Continued Commitment to Good Compensation Governance. The Company endeavors to maintain good
governance standards with respect to its executive compensation program. The Compensation Committee
believes that the compensation arrangements for the executive officers, including the Named Executive Officers,
are consistent with market practice and provide for compensation that is reasonable based on the Company’s and
each individual executive officer’s performance. The Company has instituted the following policies, which
remained in effect in fiscal year 2012, to ensure that its executive compensation program is consistent with good
governance standards:
In general, the executive officers will not be entitled to guaranteed, non-performance based bonuses or
salary increases.
In general, the executive officers will not be entitled to tax reimbursement or tax gross-up payments in
respect of perquisites or other compensation.
The Company maintains a clawback policy pursuant to which each Section 16 Officer, including each
Named Executive Officer, may be required to reimburse or forfeit all or a portion of any cash-based
incentive compensation received if the Company’s financial statements are required to be restated as a
result of material non-compliance with any financial reporting requirements.
To align the interests of the Company’s executive officers with the interests of the Company’s
stockholders, the Company maintains stock ownership guidelines (set forth in the Company’s
Corporate Governance Principles, which are available on the Company’s website) that require that each
executive officer retain a minimum equity ownership interest in the Company. In addition, the
Company’s insider trading policy prohibits the Company’s executive officers from short-selling the
Company’s Common Stock, trading in derivative securities related to the Company’s securities,
including the Company’s Common Stock, or otherwise engaging in activities designed to hedge against
the Company’s Common Stock.
Perquisites and other personal benefits do not constitute a significant portion of the compensation for
the executive officers. The Company’s executive officers participate in broad-based Company-
sponsored health and welfare benefits programs on the same basis as other regular employees.

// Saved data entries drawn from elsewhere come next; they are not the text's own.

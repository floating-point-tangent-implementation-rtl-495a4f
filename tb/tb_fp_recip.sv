// tb_fp_recip: checks the signed reciprocal. Denominators are random binary32
// values in [2^-30, 1] and exact powers of two (where the PPA result is
// forced to 1); the sign input is random. The result must carry that sign
// and be within MAX_ULP of 1/D computed in double precision. One input per
// cycle, results exactly 10 cycles later.
module tb_fp_recip;
  import tb_fp_ref_pkg::*;

  localparam int  LAT     = 10;
  localparam int  N       = 20000;
  localparam real MAX_ULP = 1.0;

  logic        clk = 1'b0, rst = 1'b1;
  logic [31:0] d = '0, y;
  logic        s = 1'b0;
  int checks = 0, failures = 0, n_pow2 = 0;
  real worst = 0.0;

  fp_recip dut (.clk(clk), .rst(rst), .d(d), .sign_in(s), .y(y));
  always #5 clk = ~clk;

  initial begin
    repeat (N + 1000) @(posedge clk);
    failures++;
    $display("TB_RESULT checks=%0d failures=%0d", checks, failures);
    $finish;
  end

  real  exp_q[$];
  logic live_q[$];

  always @(posedge clk) begin
    if (!rst && live_q.size() > LAT) begin
      real e, err;
      logic live;
      e = exp_q.pop_front();
      live = live_q.pop_front();
      if (live) begin
        err = ulp_err(y, e);
        if (err > worst) worst = err;
        checks++;
        if (err > MAX_ULP || y[31] != (e < 0.0)) begin
          failures++;
          if (failures < 10) $display("FAIL expected %g got %h (%g)", e, y, from_sp(y));
        end
      end
    end
  end

  initial begin
    logic [31:0] v;
    logic sg;
    repeat (3) @(posedge clk);
    @(negedge clk) rst = 1'b0;
    for (int i = 0; i < LAT; i++) begin
      @(negedge clk);
      exp_q.push_back(0.0); live_q.push_back(1'b0);
    end
    for (int i = 0; i < N; i++) begin
      v = {1'b0, 8'(97 + ($urandom % 30)), 23'($urandom)};
      if (i % 9 == 0) begin
        v[22:0] = '0;
        n_pow2++;
      end
      if (i == 1) v = 32'h3F80_0000;
      sg = 1'($urandom);
      @(negedge clk);
      d = v; s = sg;
      exp_q.push_back((sg ? -1.0 : 1.0) / from_sp(v));
      live_q.push_back(1'b1);
    end
    repeat (LAT + 2) @(posedge clk);
    $display("worst error %0.3f ulp, %0d powers of two", worst, n_pow2);
    $display("TB_RESULT checks=%0d failures=%0d", checks, failures);
    $finish;
  end
endmodule
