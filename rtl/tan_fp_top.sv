// tan_fp_top: pipelined binary32 tangent for inputs in [-pi/2, pi/2], built
// around floating-point adders and multipliers.
//
// |X| is split into three parts, |X| = c + a + b: c (weights 2^0..2^-8) and a
// (2^-9..2^-17) come from a fixed-point cast of |X| and index two tables of
// tan(c) and tan(a); b, the rest, is cut out of the fraction by a mask and
// kept in floating point. With t = tan(a) + b (tan(a+b) ~ tan(a) + b since
// b < 2^-17), the tangent-of-a-sum identity gives
//   tan|X| ~ (t + tan(c)) / (1 - t*tan(c)).
// Numerator, product and denominator are FP additions and a multiplication;
// the reciprocal of the denominator uses a piecewise polynomial on its
// fraction, carries the sign of X (tan(-x) = -tan(x)), and one last FP
// multiplication gives the result. A 2-bit select then returns X itself when
// |X| < 2^-12, the near-pi/2 table within 256 ulp of pi/2, and the datapath
// result otherwise.
//
// The decomposition, the order of operations, the two special ranges and
// the total latency of 32 follow the published architecture. The split of
// that latency among the units, the valid bit and the reset are this
// design's choices.
//
// Interface: x is sampled every cycle with in_valid; r and out_valid follow
// LATENCY cycles later (32 with the default unit latencies), one result per
// cycle, no stalls. Inputs outside [-pi/2, pi/2], infinities and NaNs are not
// supported. rst is synchronous and active high and clears the pipeline.
module tan_fp_top #(
  parameter int unsigned LUT_LATENCY     = 3,
  parameter int unsigned ADD_LATENCY     = 4,
  parameter int unsigned MUL_LATENCY     = 4,
  parameter int unsigned PPA_ROM_LATENCY = 2,
  parameter int unsigned PPA_MUL_LATENCY = 3
) (
  input  logic                 clk,
  input  logic                 rst,
  input  logic                 in_valid,
  input  tan_fp_pkg::fp32_t    x,
  output logic                 out_valid,
  output tan_fp_pkg::fp32_t    r
);
  import tan_fp_pkg::*;

  // ---- schedule: cycle at which each value leaves its unit ----
  localparam int unsigned ALIGN_LATENCY = 2;
  localparam int unsigned INV_LATENCY   = PPA_ROM_LATENCY + 2 * PPA_MUL_LATENCY + 2;
  localparam int unsigned T_LUT  = ALIGN_LATENCY + LUT_LATENCY;   // tan(c), tan(a)
  localparam int unsigned T_B    = 1 + ADD_LATENCY;               // b
  localparam int unsigned T_AB   = (T_LUT > T_B) ? T_LUT : T_B;   // add1 inputs
  localparam int unsigned T_T    = T_AB + ADD_LATENCY;            // t = tan(a) + b
  localparam int unsigned T_N    = T_T + ADD_LATENCY;             // numerator
  localparam int unsigned T_P    = T_T + MUL_LATENCY;             // t * tan(c)
  localparam int unsigned T_D    = T_P + ADD_LATENCY;             // denominator
  localparam int unsigned T_INV  = T_D + INV_LATENCY;             // 1/D with sign
  localparam int unsigned T_R    = T_INV + MUL_LATENCY;           // N / D
  localparam int unsigned LATENCY = T_R + 1;                      // output mux

  fp32_t abs_x;
  assign abs_x = {1'b0, x.exp, x.frac};

  // ---- operand split ----
  logic [8:0] seg_c, seg_a;
  fixed_point_align u_align (
    .clk(clk), .rst(rst), .exp_x(x.exp), .frac_x(x.frac), .c(seg_c), .a(seg_a)
  );

  fp32_t tan_c, tan_a, b_raw;
  tan_c_lut #(.LATENCY(LUT_LATENCY)) u_lut_c (.clk(clk), .rst(rst), .idx(seg_c), .y(tan_c));
  tan_a_lut #(.LATENCY(LUT_LATENCY)) u_lut_a (.clk(clk), .rst(rst), .idx(seg_a), .y(tan_a));

  b_extract #(.ADD_LATENCY(ADD_LATENCY)) u_b (
    .clk(clk), .rst(rst), .exp_x(x.exp), .frac_x(x.frac), .b(b_raw)
  );

  fp32_t tan_a_al, b_al, tan_c_t;
  pipe_delay #(.WIDTH(32), .DEPTH(T_AB - T_LUT)) u_dly_a (.clk(clk), .rst(rst), .d(tan_a), .q(tan_a_al));
  pipe_delay #(.WIDTH(32), .DEPTH(T_AB - T_B))   u_dly_b (.clk(clk), .rst(rst), .d(b_raw), .q(b_al));
  pipe_delay #(.WIDTH(32), .DEPTH(T_T - T_LUT))  u_dly_c (.clk(clk), .rst(rst), .d(tan_c), .q(tan_c_t));

  // ---- numerator and denominator ----
  fp32_t t_sum, num, prod, den;
  fp_add #(.LATENCY(ADD_LATENCY)) u_add_t (
    .clk(clk), .rst(rst), .a(tan_a_al), .b(b_al), .sub(1'b0), .y(t_sum)
  );
  fp_add #(.LATENCY(ADD_LATENCY)) u_add_n (
    .clk(clk), .rst(rst), .a(t_sum), .b(tan_c_t), .sub(1'b0), .y(num)
  );
  fp_mul #(.LATENCY(MUL_LATENCY)) u_mul_p (
    .clk(clk), .rst(rst), .a(tan_c_t), .b(t_sum), .y(prod)
  );
  fp_add #(.LATENCY(ADD_LATENCY)) u_sub_d (
    .clk(clk), .rst(rst), .a(FP_ONE), .b(prod), .sub(1'b1), .y(den)
  );

  // ---- reciprocal (with the sign of X) and final product ----
  logic sign_d;
  pipe_delay #(.WIDTH(1), .DEPTH(T_D)) u_dly_sign (.clk(clk), .rst(rst), .d(x.sign), .q(sign_d));

  fp32_t inv;
  fp_recip #(.PPA_ROM_LATENCY(PPA_ROM_LATENCY), .PPA_MUL_LATENCY(PPA_MUL_LATENCY)) u_recip (
    .clk(clk), .rst(rst), .d(den), .sign_in(sign_d), .y(inv)
  );

  fp32_t num_al, quot;
  pipe_delay #(.WIDTH(32), .DEPTH(T_INV - T_N)) u_dly_n (.clk(clk), .rst(rst), .d(num), .q(num_al));
  fp_mul #(.LATENCY(MUL_LATENCY)) u_mul_r (
    .clk(clk), .rst(rst), .a(num_al), .b(inv), .y(quot)
  );

  // ---- special ranges and output select ----
  logic is_small, is_near;
  range_detect u_range (.abs_x(abs_x[30:0]), .is_small(is_small), .is_near(is_near));

  fp32_t near_val, near_al, x_al;
  logic  x_sign_lut;
  pipe_delay #(.WIDTH(1), .DEPTH(LUT_LATENCY)) u_dly_sign_lut (
    .clk(clk), .rst(rst), .d(x.sign), .q(x_sign_lut)
  );
  tan_near_pi2_lut #(.LATENCY(LUT_LATENCY)) u_lut_near (
    .clk(clk), .rst(rst), .idx(x.frac[7:0]), .y(near_val)
  );
  // the table holds tan(|x|); the sign of X is applied here
  pipe_delay #(.WIDTH(32), .DEPTH(T_R - LUT_LATENCY)) u_dly_near (
    .clk(clk), .rst(rst), .d({near_val.sign ^ x_sign_lut, near_val.exp, near_val.frac}), .q(near_al)
  );

  logic [1:0] sel_al;   // {near, small}
  pipe_delay #(.WIDTH(32 + 2), .DEPTH(T_R)) u_dly_x (
    .clk(clk), .rst(rst), .d({x, is_near, is_small}), .q({x_al, sel_al})
  );

  always_ff @(posedge clk) begin
    if (rst) r <= '0;
    else begin
      unique case (sel_al)
        2'b01:   r <= x_al;
        2'b10:   r <= near_al;
        default: r <= quot;
      endcase
    end
  end

  pipe_delay #(.WIDTH(1), .DEPTH(LATENCY)) u_dly_valid (
    .clk(clk), .rst(rst), .d(in_valid), .q(out_valid)
  );
endmodule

The Company does not currently offer, nor does the Company have plans to provide, defined benefit
pension arrangements or nonqualified deferred compensation plans or arrangements to its executive
officers.
Elements of the Current Executive Compensation Program
Base Salaries
The Compensation Committee generally reviews the base salaries of the executive officers, including the
Named Executive Officers, in the first quarter of each year. To assist with that review, management has in the
past provided the Compensation Committee with a summary of the base salary levels in effect for comparable
executive officers at the Company’s peer companies (based on their published prior fiscal year’s data). The
Compensation Committee has typically considered such summary, as well as internal comparables, individual
performance and the Company’s financial performance, in reviewing the executive officers’ base salary levels.
The weighting of these factors by the Compensation Committee has been subjective, and not formulaic. The
Compensation Committee does not use a formula for determining the executive officers’ base salaries and other
forms of compensation and does not benchmark compensation at any specific levels relative to the peer
companies.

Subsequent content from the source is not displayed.